Tuttavia, esistono sfide che rendono necessario un continuo discernimento. Infatti, i nuovi Media agiscono anche da filtro e possono ostacolare l’autentica comunicazione; servono per aumentare l’empatia, ma possono favorire il rinchiudersi in un narcisismo narcotizzante; facilitano l’accesso all’informazione, ma possono pure rendere evanescente la distinzione tra verità e menzogna, tra realtà ed illusione; aiutano ad apprezzare la diversità, ma spesso propongono modelli di vita basati sull’avere e sul prevalere, diventando così uno strumento dell’“imperialismo culturale”, “del materialismo economico e del relativismo etico”.

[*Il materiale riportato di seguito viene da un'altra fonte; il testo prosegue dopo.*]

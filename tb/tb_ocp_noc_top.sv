// tb_ocp_noc_top: end-to-end test of the complete path at its default
// configuration (multifrequency, two routers) with three unrelated clocks:
// master side 1 GHz, network 1.11 GHz, slave side 0.925 GHz.
// Phases:
//   1. the 36-token benchmark in nonsplit mode (one transfer at a time);
//   2. the same tokens in split mode (nine pipelined 4-beat bursts);
//   3. stress: sixteen back-to-back 8-beat ROM read bursts (all tags in use,
//      dual-clock FIFOs fill up), writes to the ROM (error responses), and a
//      random mix of nonsplit and split reads and writes of 1 to 8 beats.
// Every response is checked against a reference memory model, and the test
// counts how often each mechanism of the design was exercised: nonsplit
// blocking, split pipelining, INCR and WRAP bursts, tag exhaustion stalls,
// full dual-clock FIFOs, OCP command back-pressure, slave back-end stalls,
// network back-pressure, error responses and routing-table use. Each count
// must be non-zero.
`timescale 1ns/1ps
module tb_ocp_noc_top;
  import ocp_pkg::*;

  logic clk_m = 0, clk_n = 0, clk_s = 0, rst = 1;
  always #0.5    clk_m = ~clk_m;   // 1 GHz
  always #0.4505 clk_n = ~clk_n;   // 1.11 GHz
  always #0.5405 clk_s = ~clk_s;   // 0.925 GHz

  logic              cpu_cyc, cpu_stb, cpu_we, cpu_stall, cpu_ack;
  logic [3:0]        cpu_sel;
  logic [31:0]       cpu_adr, cpu_dat_w, cpu_dat_r;
  ocp_resp_e         cpu_resp;
  logic [2:0]        cpu_tag;
  logic              cfg_we;
  logic [5:0]        cfg_idx, cfg_route;
  logic [1:0]        b_in_valid, b_in_stall, b_out_valid, b_out_stall;
  logic [1:0][71:0]  b_in_flit, b_out_flit;

  ocp_noc_top dut (.*);

  int checks = 0, failures = 0;
  task automatic check(bit c, string msg);
    checks++;
    if (!c) begin failures++; $display("FAIL %s", msg); end
  endtask

  `include "ocp_noc_traffic.svh"

  // ---- mechanism counters ----
  int n_nsp_block = 0, n_tag_stall = 0, n_req_fifo_full = 0, n_resp_fifo_full = 0;
  int n_cmd_stall = 0, n_sbe_stall = 0, n_noc_stall = 0, n_incr = 0, n_wrap = 0;
  int n_tbl_alloc = 0, n_flits = 0, n_b_out = 0;

  always @(posedge clk_m) if (!rst) begin
    if (cpu_cyc && cpu_stb && cpu_stall && dut.u_master_be.nsp_wait) n_nsp_block++;
    if (cpu_cyc && cpu_stb && cpu_stall && !dut.u_master_be.nsp_wait
        && dut.u_master_be.new_txn && dut.u_master_be.tag_busy[dut.u_master_be.next_tag])
      n_tag_stall++;
    if (dut.u_di2.g_async.req_full) n_req_fifo_full++;
    if (dut.l1_mreq.MCmd != CMD_IDLE && !dut.l1_cmdacc) n_cmd_stall++;
  end
  always @(posedge clk_m) if (!rst && cpu_cyc && cpu_stb && !cpu_stall && cpu_adr[24]
                              && cpu_adr[22:20] != 3'd1 && dut.u_master_be.new_txn) begin
    if (cpu_adr[18:16] == BSEQ_WRAP) n_wrap++;
    if (cpu_adr[18:16] == BSEQ_INCR) n_incr++;
  end
  always @(posedge clk_s) if (!rst) begin
    if (dut.u_di3.g_async.resp_full || dut.u_di3.g_async.req_full) n_resp_fifo_full++;
    if (dut.l2_mreq.MCmd != CMD_IDLE && !dut.l2_cmdacc) n_cmd_stall++;
    if (dut.sb_req_v && dut.sb_req_st) n_sbe_stall++;
  end
  always @(posedge clk_n) if (!rst) begin
    if ((dut.f1_v && dut.f1_st) || (dut.f2_v && dut.f2_st) || (dut.n2_req_v && dut.n2_req_st))
      n_noc_stall++;
    if (dut.f2_v && !dut.f2_st && !dut.u_nw_be2.f_known) n_tbl_alloc++;
    if (dut.g1_v && !dut.g1_st) n_flits++;
    if (b_out_valid != '0) n_b_out++;
  end

  int nsp_total, nsp_lat, sp_total;

  initial begin
    cpu_cyc = 0; cpu_stb = 0; cpu_we = 0; cpu_sel = 0; cpu_adr = 0; cpu_dat_w = 0;
    cfg_we = 0; cfg_idx = 0; cfg_route = 0;
    b_in_valid = '0; b_in_flit = '0; b_out_stall = '0;
    #10.2 rst = 0;
    // route for destination field 6: A -> C at both routers
    @(negedge clk_m); cfg_we = 1; cfg_idx = 6'd6; cfg_route = 6'b110000;
    @(negedge clk_m); cfg_we = 0;

    // 1. nonsplit benchmark
    run_nsp(nsp_total, nsp_lat);
    $display("INFO nonsplit: 36 tokens in %0d master cycles, last latency %0d cycles",
             nsp_total, nsp_lat);
    check(nsp_lat >= 30 && nsp_lat <= 55, "nonsplit latency within the expected range");

    // 2. split benchmark
    run_sp(sp_total);
    $display("INFO split: 36 tokens in %0d master cycles", sp_total);
    check(sp_total < nsp_total / 8, "split mode much faster than nonsplit");

    // 3a. sixteen back-to-back 8-beat ROM read bursts
    for (int b = 0; b < 16; b++)
      for (int k = 0; k < 8; k++)
        cpu_txn(0, 32'h1B080000 + 32'(256*b + 4*k), 0, !(b == 15 && k == 7));
    wait_all();
    // 3b. writes to the ROM (split, single)
    for (int i = 0; i < 4; i++) cpu_txn(1, 32'h1B180100 + 32'(4*i), 32'hDEAD0000 + 32'(i));
    wait_all();
    check(n_err == 4, $sformatf("four error responses (%0d)", n_err));
    // 3c. initialise a RAM window, then a random mix
    for (int b = 0; b < 8; b++)
      for (int k = 0; k < 8; k++)
        cpu_txn(1, 32'h1B08A000 + 32'(32*b + 4*k), $urandom, k != 7);
    wait_all();
    for (int i = 0; i < 150; i++) begin
      bit split, we, rom;
      int beats;
      logic [31:0] base;
      split = 1'($urandom);
      we    = 1'($urandom);
      rom   = ($urandom_range(3) == 0) && !we;
      beats = split ? $urandom_range(1, 8) : 1;
      base  = rom ? 32'h1B000000 + 32'(4 * $urandom_range(1000))
                  : 32'h1B00A000 + 32'(4 * $urandom_range(0, 63 - beats));
      base[24] = split;
      base[22:20] = 3'(beats);
      base[19] = 1'b1;
      base[18:16] = ($urandom_range(1) != 0) ? BSEQ_WRAP : BSEQ_INCR;
      for (int k = 0; k < beats; k++)
        cpu_txn(we, base + 32'(4*k), $urandom, k != beats - 1);
      if ($urandom_range(3) == 0) cpu_idle($urandom_range(1, 4));
    end
    wait_all();
    repeat (20) @(posedge clk_m);

    check(n_resp == n_acc && exp_q.size() == 0, "every request answered");
    check(n_unchecked == 0, "every read checked against the model");
    $display("INFO mechanisms: requests=%0d nonsplit_block_cycles=%0d pipelined_accepts=%0d incr_bursts=%0d wrap_bursts=%0d tag_stall_cycles=%0d",
             n_acc, n_nsp_block, n_pipelined, n_incr, n_wrap, n_tag_stall);
    $display("INFO mechanisms: di2_req_fifo_full=%0d di3_fifo_full=%0d ocp_cmd_stall=%0d slave_be_stall=%0d noc_stall=%0d table_alloc=%0d resp_flits=%0d err=%0d",
             n_req_fifo_full, n_resp_fifo_full, n_cmd_stall, n_sbe_stall, n_noc_stall,
             n_tbl_alloc, n_flits, n_err);
    check(n_nsp_block > 0, "nonsplit blocking seen");
    check(n_pipelined > 0, "split pipelining seen");
    check(n_incr > 0 && n_wrap > 0, "INCR and WRAP bursts seen");
    check(n_tag_stall > 0, "tag exhaustion stall seen");
    check(n_req_fifo_full > 0, "full request FIFO in DI2 seen");
    check(n_resp_fifo_full > 0, "full FIFO in DI3 seen");
    check(n_cmd_stall > 0, "OCP command back-pressure seen");
    check(n_noc_stall > 0, "network back-pressure seen");
    check(n_tbl_alloc > 0, "routing-table entries allocated");
    check(n_flits == n_resp, "one response flit per response");
    check(n_b_out == 0, "nothing left on the routers' free ports");
    $display("TB_RESULT checks=%0d failures=%0d", checks, failures);
    $finish;
  end

  initial begin
    #200000;
    failures++;
    $display("FAIL watchdog");
    $display("TB_RESULT checks=%0d failures=%0d", checks, failures);
    $finish;
  end
endmodule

2.1. Iper-connessi e iper-accelerati
Le telecomunicazioni e i dispositivi mobili permettono di essere sempre collegati, sottoposti a un continuo flusso di richiami che non lasciano spazio all’introspezione e all’incontro sereno e rilassato. La “febbre del cellulare” e i programmi di comunicazione istantanea, come WhatsApp o Messenger, spingono l’utente a rispondere subito ai messaggi appena ricevuti, senza concedersi un tempo di riflessione, con reazioni veloci e istintive (“mi piace”). Risulta così difficile elaborare interiormente l’esperienza ed assimilarla in modo riflessivo. Le emozioni sono preferite ai sentimenti, le reazioni istintive alla riflessione ponderata.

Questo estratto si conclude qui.